Stored data ::
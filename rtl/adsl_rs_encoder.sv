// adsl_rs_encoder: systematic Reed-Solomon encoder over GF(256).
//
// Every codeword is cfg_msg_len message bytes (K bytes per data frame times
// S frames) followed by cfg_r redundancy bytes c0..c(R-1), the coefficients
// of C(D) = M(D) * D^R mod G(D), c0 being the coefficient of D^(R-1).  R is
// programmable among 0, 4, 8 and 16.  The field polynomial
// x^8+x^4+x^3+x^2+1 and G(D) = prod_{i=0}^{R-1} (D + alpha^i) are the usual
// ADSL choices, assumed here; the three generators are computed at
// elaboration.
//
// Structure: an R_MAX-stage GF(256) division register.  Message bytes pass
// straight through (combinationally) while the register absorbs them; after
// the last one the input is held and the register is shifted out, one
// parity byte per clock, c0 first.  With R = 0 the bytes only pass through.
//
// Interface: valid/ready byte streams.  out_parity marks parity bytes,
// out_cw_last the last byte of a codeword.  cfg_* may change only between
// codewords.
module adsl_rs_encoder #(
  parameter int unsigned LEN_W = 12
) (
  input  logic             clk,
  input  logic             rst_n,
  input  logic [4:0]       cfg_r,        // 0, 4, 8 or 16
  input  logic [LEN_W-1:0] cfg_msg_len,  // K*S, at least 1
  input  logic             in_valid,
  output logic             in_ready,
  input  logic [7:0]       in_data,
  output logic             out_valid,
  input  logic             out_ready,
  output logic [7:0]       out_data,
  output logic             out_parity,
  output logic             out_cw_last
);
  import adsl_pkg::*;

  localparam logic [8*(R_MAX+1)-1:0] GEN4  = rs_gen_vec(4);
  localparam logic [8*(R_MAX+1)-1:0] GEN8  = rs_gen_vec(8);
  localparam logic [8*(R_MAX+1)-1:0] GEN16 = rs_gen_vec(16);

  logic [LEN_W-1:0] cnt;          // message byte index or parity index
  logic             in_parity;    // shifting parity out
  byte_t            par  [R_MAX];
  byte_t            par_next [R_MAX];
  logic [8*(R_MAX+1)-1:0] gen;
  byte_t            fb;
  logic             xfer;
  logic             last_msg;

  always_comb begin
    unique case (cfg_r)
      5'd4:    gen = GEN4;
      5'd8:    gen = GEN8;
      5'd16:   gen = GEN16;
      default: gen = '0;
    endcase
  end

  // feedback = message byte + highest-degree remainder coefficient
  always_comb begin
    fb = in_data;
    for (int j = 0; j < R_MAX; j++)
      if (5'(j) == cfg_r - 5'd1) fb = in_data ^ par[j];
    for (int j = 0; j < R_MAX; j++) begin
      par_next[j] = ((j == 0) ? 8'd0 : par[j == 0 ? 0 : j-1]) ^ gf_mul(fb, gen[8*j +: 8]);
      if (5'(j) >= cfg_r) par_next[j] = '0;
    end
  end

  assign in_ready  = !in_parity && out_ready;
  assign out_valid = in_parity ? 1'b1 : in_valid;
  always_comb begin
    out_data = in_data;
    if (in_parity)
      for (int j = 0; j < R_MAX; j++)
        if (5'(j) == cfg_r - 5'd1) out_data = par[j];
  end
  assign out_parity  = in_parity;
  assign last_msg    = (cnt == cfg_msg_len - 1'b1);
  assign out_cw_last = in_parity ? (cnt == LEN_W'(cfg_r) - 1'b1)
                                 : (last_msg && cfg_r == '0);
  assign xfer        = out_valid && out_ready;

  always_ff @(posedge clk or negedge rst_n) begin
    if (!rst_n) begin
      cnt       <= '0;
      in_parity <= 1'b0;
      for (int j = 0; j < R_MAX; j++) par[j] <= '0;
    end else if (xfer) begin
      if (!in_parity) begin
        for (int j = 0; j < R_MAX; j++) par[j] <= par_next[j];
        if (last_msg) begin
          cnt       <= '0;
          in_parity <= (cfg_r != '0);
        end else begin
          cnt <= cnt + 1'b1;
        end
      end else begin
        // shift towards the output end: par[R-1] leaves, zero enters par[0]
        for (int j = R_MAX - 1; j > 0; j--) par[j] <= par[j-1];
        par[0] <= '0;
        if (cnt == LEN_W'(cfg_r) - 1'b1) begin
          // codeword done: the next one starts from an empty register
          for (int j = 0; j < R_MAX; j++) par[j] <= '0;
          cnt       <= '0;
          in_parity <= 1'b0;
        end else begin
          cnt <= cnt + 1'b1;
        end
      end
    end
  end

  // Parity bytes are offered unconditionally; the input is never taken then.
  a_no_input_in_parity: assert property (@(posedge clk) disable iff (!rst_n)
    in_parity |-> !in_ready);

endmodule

==

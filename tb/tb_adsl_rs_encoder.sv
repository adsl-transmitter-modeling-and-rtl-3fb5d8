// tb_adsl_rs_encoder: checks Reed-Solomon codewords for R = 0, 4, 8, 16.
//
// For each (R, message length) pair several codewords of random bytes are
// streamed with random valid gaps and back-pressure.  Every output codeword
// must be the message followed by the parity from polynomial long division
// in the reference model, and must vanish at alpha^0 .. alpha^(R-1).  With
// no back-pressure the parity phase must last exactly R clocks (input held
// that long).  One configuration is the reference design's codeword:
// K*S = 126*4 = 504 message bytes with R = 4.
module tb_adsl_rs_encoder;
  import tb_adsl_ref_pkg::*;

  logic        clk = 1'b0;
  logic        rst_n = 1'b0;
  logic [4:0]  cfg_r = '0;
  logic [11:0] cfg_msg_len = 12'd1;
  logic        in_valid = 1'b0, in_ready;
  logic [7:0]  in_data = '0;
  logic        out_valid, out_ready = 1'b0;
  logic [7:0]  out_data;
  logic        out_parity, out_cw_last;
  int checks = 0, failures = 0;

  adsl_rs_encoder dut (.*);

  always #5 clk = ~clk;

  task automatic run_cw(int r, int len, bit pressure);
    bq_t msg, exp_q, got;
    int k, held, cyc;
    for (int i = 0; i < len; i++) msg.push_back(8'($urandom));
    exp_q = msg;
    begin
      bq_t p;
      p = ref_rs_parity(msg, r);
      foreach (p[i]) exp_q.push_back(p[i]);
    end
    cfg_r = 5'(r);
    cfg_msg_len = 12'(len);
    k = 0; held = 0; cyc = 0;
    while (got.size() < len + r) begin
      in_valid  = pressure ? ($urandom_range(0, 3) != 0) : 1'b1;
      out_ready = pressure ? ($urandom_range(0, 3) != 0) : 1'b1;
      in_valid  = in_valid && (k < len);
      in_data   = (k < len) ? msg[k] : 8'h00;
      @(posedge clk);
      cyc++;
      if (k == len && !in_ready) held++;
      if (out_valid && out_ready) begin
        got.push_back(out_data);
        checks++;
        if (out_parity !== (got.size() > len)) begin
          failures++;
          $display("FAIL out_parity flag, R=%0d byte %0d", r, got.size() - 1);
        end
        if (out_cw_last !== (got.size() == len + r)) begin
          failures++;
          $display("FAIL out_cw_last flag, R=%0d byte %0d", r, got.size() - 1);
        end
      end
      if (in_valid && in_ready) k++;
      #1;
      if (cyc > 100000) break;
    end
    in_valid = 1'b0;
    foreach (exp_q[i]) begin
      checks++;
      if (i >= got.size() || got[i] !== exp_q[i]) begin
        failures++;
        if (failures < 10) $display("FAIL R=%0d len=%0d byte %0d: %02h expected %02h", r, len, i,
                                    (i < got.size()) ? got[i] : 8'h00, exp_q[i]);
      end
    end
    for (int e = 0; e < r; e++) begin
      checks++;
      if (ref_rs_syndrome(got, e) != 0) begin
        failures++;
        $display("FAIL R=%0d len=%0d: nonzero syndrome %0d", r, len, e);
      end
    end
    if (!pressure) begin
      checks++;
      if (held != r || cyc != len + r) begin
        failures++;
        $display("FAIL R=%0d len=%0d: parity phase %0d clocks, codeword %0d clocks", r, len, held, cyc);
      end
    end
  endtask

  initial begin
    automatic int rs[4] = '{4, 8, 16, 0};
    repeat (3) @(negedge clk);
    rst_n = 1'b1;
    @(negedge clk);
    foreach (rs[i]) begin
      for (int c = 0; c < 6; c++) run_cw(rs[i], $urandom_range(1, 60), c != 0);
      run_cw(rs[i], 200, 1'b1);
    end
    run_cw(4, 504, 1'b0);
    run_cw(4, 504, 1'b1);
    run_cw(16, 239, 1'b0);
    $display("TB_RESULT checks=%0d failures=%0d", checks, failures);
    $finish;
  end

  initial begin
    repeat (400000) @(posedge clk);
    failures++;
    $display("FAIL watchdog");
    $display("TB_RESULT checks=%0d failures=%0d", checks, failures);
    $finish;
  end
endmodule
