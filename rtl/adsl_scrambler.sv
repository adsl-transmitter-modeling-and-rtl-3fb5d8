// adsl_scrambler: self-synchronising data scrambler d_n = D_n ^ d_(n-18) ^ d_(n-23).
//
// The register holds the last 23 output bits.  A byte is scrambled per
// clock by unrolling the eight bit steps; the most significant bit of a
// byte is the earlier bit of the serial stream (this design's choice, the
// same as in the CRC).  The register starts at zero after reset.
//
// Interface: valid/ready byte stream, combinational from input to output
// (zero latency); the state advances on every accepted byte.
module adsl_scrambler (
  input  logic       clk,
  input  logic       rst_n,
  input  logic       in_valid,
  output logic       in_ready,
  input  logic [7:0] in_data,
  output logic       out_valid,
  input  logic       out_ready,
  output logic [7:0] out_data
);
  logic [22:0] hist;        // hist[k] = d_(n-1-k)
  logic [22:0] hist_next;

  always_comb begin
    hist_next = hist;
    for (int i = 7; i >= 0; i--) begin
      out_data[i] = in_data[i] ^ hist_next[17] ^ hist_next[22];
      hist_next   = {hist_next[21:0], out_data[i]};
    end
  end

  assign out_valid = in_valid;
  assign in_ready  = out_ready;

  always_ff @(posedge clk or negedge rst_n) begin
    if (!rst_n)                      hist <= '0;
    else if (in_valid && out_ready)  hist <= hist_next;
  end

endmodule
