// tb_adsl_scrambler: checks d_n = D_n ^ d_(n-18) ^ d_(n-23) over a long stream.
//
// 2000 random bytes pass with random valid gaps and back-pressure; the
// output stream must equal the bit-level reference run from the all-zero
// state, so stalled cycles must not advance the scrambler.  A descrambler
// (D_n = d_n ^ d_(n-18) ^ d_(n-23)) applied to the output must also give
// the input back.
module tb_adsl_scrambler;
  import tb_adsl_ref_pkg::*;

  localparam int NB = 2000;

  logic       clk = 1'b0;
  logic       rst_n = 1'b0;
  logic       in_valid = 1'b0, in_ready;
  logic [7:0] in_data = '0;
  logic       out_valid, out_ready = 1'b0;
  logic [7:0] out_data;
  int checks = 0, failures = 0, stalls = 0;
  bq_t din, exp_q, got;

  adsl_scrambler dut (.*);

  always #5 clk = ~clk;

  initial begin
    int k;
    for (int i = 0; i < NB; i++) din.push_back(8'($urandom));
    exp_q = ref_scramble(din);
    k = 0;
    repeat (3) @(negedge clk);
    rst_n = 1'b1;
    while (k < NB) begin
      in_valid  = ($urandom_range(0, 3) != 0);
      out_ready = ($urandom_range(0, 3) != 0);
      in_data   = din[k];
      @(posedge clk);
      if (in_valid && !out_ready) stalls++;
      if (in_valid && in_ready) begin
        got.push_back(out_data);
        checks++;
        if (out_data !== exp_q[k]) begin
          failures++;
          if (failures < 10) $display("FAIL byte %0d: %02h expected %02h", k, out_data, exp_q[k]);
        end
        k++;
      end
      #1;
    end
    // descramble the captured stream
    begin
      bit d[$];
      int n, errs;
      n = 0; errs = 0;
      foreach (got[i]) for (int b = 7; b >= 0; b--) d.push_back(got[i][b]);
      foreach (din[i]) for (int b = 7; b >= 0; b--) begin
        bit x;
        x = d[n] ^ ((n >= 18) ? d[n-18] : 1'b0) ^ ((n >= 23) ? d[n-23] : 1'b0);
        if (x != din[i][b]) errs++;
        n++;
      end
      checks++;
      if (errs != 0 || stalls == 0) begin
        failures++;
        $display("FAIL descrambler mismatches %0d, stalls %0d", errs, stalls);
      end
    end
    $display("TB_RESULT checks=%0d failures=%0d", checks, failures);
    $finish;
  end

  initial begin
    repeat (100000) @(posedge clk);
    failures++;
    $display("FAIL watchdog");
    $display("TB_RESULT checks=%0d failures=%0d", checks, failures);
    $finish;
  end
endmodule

* * *

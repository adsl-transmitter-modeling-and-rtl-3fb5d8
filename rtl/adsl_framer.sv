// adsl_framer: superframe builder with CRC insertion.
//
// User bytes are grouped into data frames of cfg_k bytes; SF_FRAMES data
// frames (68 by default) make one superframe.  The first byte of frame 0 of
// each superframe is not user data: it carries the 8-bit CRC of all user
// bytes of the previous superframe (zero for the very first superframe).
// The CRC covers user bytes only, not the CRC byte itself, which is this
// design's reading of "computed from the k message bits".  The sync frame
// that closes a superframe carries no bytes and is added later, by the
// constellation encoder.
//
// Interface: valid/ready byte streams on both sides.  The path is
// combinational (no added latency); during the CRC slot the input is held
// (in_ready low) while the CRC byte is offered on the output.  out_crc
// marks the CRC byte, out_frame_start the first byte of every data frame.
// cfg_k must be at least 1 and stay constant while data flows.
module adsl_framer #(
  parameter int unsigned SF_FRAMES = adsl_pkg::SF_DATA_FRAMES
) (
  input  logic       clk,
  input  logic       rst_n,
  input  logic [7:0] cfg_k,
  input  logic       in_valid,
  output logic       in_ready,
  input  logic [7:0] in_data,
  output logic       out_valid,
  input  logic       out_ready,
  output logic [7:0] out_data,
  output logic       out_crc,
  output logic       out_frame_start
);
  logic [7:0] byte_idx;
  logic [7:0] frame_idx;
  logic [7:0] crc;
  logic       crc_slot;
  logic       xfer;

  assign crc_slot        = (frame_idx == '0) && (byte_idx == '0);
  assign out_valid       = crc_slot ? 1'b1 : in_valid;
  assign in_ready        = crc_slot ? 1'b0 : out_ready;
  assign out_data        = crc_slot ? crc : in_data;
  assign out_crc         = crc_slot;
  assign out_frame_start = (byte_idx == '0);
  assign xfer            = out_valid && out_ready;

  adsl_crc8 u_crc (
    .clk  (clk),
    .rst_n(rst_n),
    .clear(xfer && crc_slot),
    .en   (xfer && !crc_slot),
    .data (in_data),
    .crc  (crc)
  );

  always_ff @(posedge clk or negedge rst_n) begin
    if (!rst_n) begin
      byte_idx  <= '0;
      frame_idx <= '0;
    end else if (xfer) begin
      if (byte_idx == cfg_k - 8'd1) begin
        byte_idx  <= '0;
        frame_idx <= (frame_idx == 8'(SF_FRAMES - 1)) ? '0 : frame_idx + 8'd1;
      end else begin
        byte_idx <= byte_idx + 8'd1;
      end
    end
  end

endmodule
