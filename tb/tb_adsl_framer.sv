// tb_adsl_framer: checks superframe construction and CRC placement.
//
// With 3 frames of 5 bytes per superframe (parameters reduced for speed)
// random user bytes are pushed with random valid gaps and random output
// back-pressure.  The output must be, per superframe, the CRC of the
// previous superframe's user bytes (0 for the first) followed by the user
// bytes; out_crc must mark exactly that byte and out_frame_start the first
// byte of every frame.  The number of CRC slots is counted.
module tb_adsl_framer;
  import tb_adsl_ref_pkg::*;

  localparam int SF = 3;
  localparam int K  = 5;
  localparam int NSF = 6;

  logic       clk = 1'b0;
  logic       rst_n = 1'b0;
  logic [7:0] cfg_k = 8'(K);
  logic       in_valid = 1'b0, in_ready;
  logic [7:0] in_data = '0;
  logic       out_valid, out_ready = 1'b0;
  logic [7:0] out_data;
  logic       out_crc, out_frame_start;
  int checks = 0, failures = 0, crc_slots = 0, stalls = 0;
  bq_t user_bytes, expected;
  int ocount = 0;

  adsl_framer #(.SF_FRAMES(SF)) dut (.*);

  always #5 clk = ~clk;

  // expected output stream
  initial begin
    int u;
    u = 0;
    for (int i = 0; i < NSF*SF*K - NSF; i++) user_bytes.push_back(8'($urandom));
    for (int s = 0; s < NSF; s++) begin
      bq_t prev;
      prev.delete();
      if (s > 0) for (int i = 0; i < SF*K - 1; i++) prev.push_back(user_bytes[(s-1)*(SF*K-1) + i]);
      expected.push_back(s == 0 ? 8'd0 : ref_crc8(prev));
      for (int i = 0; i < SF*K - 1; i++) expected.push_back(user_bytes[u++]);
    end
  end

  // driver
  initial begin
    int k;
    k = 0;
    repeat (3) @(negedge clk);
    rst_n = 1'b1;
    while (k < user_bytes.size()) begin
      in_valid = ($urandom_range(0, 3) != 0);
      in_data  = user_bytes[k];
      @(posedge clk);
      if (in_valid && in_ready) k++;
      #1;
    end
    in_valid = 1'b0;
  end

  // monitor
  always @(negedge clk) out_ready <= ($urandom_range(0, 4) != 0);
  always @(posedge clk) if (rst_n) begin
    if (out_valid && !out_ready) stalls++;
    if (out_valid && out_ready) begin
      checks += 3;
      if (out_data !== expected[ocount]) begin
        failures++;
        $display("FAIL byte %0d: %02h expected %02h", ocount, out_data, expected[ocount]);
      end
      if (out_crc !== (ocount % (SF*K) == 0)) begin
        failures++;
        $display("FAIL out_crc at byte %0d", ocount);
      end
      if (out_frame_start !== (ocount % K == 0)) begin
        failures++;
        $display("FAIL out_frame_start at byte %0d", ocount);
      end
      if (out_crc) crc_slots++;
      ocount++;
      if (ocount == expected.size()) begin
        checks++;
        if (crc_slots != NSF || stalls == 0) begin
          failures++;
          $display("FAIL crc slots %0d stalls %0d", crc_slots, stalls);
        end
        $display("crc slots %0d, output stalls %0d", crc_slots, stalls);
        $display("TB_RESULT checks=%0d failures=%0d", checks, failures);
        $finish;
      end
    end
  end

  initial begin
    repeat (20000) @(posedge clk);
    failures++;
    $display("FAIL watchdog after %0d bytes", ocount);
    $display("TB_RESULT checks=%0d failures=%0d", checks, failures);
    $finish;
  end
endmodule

About this task :: Give back, exactly as written, the stretch from the line with "filename rtl/adsl_rs_encoder.sv" through the line with "The field polynomial", and no other lines from the records above.

Exercise response ::
filename rtl/adsl_rs_encoder.sv
// adsl_rs_encoder: systematic Reed-Solomon encoder over GF(256).
//
// Every codeword is cfg_msg_len message bytes (K bytes per data frame times
// S frames) followed by cfg_r redundancy bytes c0..c(R-1), the coefficients
// of C(D) = M(D) * D^R mod G(D), c0 being the coefficient of D^(R-1).  R is
// programmable among 0, 4, 8 and 16.  The field polynomial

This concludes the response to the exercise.